The B-24 implimented laminar flow. In fact I'm pretty sure it was the first bomber too.

Laminar flow was great for fighters with high power:weight ratios as it allows for even less induced drag. But less induced drag also means much less lift, basically at high speeds its great, but low speeds = ****. The stall speed is much higher, wing loading is ussually lower. Also the wings aren't as thick so there is less room for fuel too.

In the B-24's case, the plane could fly at high altitudes faster and more effciently, but if it was battle damaged or in situations where it had to "limp" home low and slow, Lib crews were in trouble.

Perhaps this is why the Liberator never replaced the great B-17 and was just another aircraft in the fleet.

It wasn't until later when jets became mainstream and speeds leaped past mach 1 that technicians and aircraft manufacturers alike on both sides of the Atlantic embraced the laminar flow which is now the standard for today.

Hope that answers some questions. http://ubbxforums.ubi.com/images/smiley/16x16_smiley-happy.gif

Magister__Ludi
06-23-2004, 01:16 AM
There were some other major production ww2 planes that used laminar flow wings:

A-26 Invader, P-63 Kingcobra, Hawker Tempest, even P-80 started production during ww2 and had laminar flow wings. Supermarine Spiteful did not enter production.

JtD
06-23-2004, 01:49 AM
Laminar flow wings of WW2 had everything except laminar flow. The shape of the wing is one thing, but more important you need a very smooth surface. Way to hard to do with ww2 series production and even if achieved absolutely impossible to maintain under field conditions.

What you get is a high critical speed and good high speed flying charateristics, what you loose is a good sustained turn.

Imho still a very good tradeoff.

BBB_Hyperion
06-23-2004, 02:00 AM
Dust and high AoA at slow speeds were at least for the p51 a drawback.

High Ground is not only more agreeable and salubrious, but more convenient from a military point of view; low ground is not only damp and unhealthy, but also disadvantageous for fighting.

Sun Tzu : The Art of War

Regards,
Hyperion

hughlb2
06-23-2004, 02:17 AM
Good responseshttp://ubbxforums.ubi.com/infopop/emoticons/icon_biggrin.gif, but let me ask you this.
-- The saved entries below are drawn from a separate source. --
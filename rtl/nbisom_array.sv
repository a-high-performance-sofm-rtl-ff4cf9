// nbisom_array: the board's CHIP_ROWS x CHIP_COLS array of NBISOM_25 chips
// (4 x 4 in the paper), forming one map of MAP_ROWS x MAP_COLS elements
// (20 x 20).
//
// On the board the row pins of all chips in one chip row are tied to the same
// board row lines, and likewise for the columns, giving 20 row and 20 column
// open-drain lines that the controller both drives (to address elements) and
// senses (to find the best match). Here a line is the wired OR of the
// controller's drive and every chip's pull, active high: board row line
// cr*ROWS + r is chip row cr's row pin r. Control and data buses are common
// to all chips; the read data of the one addressed element is ORed onto the
// shared bus. The wiring follows the paper's board diagram.
module nbisom_array
  import sofm_pkg::*;
#(
  parameter int unsigned CHIP_ROWS = 4,
  parameter int unsigned CHIP_COLS = 4,
  parameter int unsigned ROWS      = 5,
  parameter int unsigned COLS      = 5,
  parameter int unsigned NW        = N_WEIGHTS,
  localparam int unsigned MAP_ROWS = CHIP_ROWS * ROWS,
  localparam int unsigned MAP_COLS = CHIP_COLS * COLS
) (
  input  logic                clk,
  input  logic                rst_n,
  input  pe_cmd_e             cmd,
  input  logic [W_BITS-1:0]   data_in,
  output logic [W_BITS-1:0]   data_out,
  output logic                data_oe,
  input  logic [MAP_ROWS-1:0] row_drive,   // controller asserts row lines
  input  logic [MAP_COLS-1:0] col_drive,   // controller asserts column lines
  output logic [MAP_ROWS-1:0] row_line,    // wired state of the row lines
  output logic [MAP_COLS-1:0] col_line     // wired state of the column lines
);

  logic [W_BITS-1:0] chip_dout [CHIP_ROWS][CHIP_COLS];
  logic              chip_oe   [CHIP_ROWS][CHIP_COLS];
  logic [ROWS-1:0]   chip_rpull[CHIP_ROWS][CHIP_COLS];
  logic [COLS-1:0]   chip_cpull[CHIP_ROWS][CHIP_COLS];

  for (genvar cr = 0; cr < CHIP_ROWS; cr++) begin : g_crow
    for (genvar cc = 0; cc < CHIP_COLS; cc++) begin : g_ccol
      nbisom25 #(.ROWS(ROWS), .COLS(COLS), .NW(NW)) u_chip (
        .clk, .rst_n, .cmd, .data_in,
        .data_out(chip_dout[cr][cc]), .data_oe(chip_oe[cr][cc]),
        .row_in(row_line[cr*ROWS +: ROWS]), .col_in(col_line[cc*COLS +: COLS]),
        .row_pull(chip_rpull[cr][cc]), .col_pull(chip_cpull[cr][cc])
      );
    end
  end

  always_comb begin
    data_out = '0;
    data_oe  = 1'b0;
    row_line = row_drive;
    col_line = col_drive;
    for (int cr = 0; cr < CHIP_ROWS; cr++) begin
      for (int cc = 0; cc < CHIP_COLS; cc++) begin
        data_out |= chip_dout[cr][cc];
        data_oe  |= chip_oe[cr][cc];
        row_line[cr*ROWS +: ROWS] |= chip_rpull[cr][cc];
        col_line[cc*COLS +: COLS] |= chip_cpull[cr][cc];
      end
    end
  end

endmodule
Would the P-51 have benifited from being fitted with a conventional wing? Lets be honest, its not the best of fighters, but its advantage was that it could fight at ranges greater than most aircraft. Would the addition of a convensional wing, despite improving manouverbility, diminish its range and speed beyond a suitable level for the role it was designed for?

hotspace
06-23-2004, 02:48 AM
I guess it would of been as fast as a Spit IX with slightly less range, but not much.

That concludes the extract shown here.